### [ASSIGNMENT]
Among the lines below, which ones contain the word "logic"? Copy every such line.

[Dataset entries]
----------

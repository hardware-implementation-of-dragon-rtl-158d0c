// Testbench for dragon_r2: checks the six F-function inputs taken from the
// 32-word state and the counter.
module tb_dragon_r2;
  import dragon_pkg::*;
  import dragon_ref_pkg::*;

  bstate_t st;
  dword_t  m;
  word_t   o [6];
  int checks = 0, failures = 0;
  logic clk = 0;
  always #5 clk = ~clk;

  dragon_r2 u_dut (.b_st(st), .m(m), .a(o[0]), .b(o[1]), .c(o[2]), .d(o[3]),
                   .e(o[4]), .f(o[5]));

  initial begin
    repeat (100000) @(posedge clk);
    failures++;
    $display("TB_RESULT checks=%0d failures=%0d", checks, failures);
    $finish;
  end

  initial begin
    u32 w [32];
    u32 e [6];
    logic [1023:0] flat;
    repeat (500) begin
      foreach (w[i]) w[i] = $urandom;
      for (int i = 0; i < 32; i++) flat[1023-32*i -: 32] = w[i];
      st = flat;
      m  = {$urandom, $urandom};
      e  = '{w[0], w[9], w[16], w[19], w[30] ^ m[63:32], w[31] ^ m[31:0]};
      @(posedge clk);
      for (int n = 0; n < 6; n++) begin
        checks++;
        if (o[n] !== e[n]) begin
          failures++;
          $display("tap %0d: got %h expected %h", n, o[n], e[n]);
        end
      end
    end
    $display("TB_RESULT checks=%0d failures=%0d", checks, failures);
    $finish;
  end
endmodule
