// One 8x32-bit Dragon S-box (S1 or S2) as a look-up table.
//
// The table is a 256-entry array of 32-bit words read combinationally: the
// word for addr appears on data in the same cycle, so the whole F-function can
// settle within one clock. Each G/H lookup gets its own copy of the table, so
// all 24 lookups of an F evaluation happen in parallel.
//
// Contents: when INIT_FILE is empty the table is filled from
// dragon_pkg::sbox_value(), a stand-in for the published Dragon tables. Give
// INIT_FILE the name of a hex file with the 256 words of the published S1 (or
// S2) to obtain the standard cipher; nothing else in the core changes.
//
// Parameters: SEL picks S1 or S2; INIT_FILE optionally names a $readmemh file.
module dragon_sbox
  import dragon_pkg::*;
#(
  parameter sbox_sel_e SEL       = SBOX_S1,
  parameter string     INIT_FILE = ""
) (
  input  logic [7:0] addr,
  output word_t      data
);

  word_t rom [256];

  initial begin
    if (INIT_FILE != "") begin
      $readmemh(INIT_FILE, rom);
    end else begin
      for (int i = 0; i < 256; i++) rom[i] = sbox_value(SEL, 8'(i));
    end
  end

  assign data = rom[addr];

endmodule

----------

### [RESULT BELOW]
  logic clk = 0;
    logic [1023:0] flat;
  input  logic [7:0] addr,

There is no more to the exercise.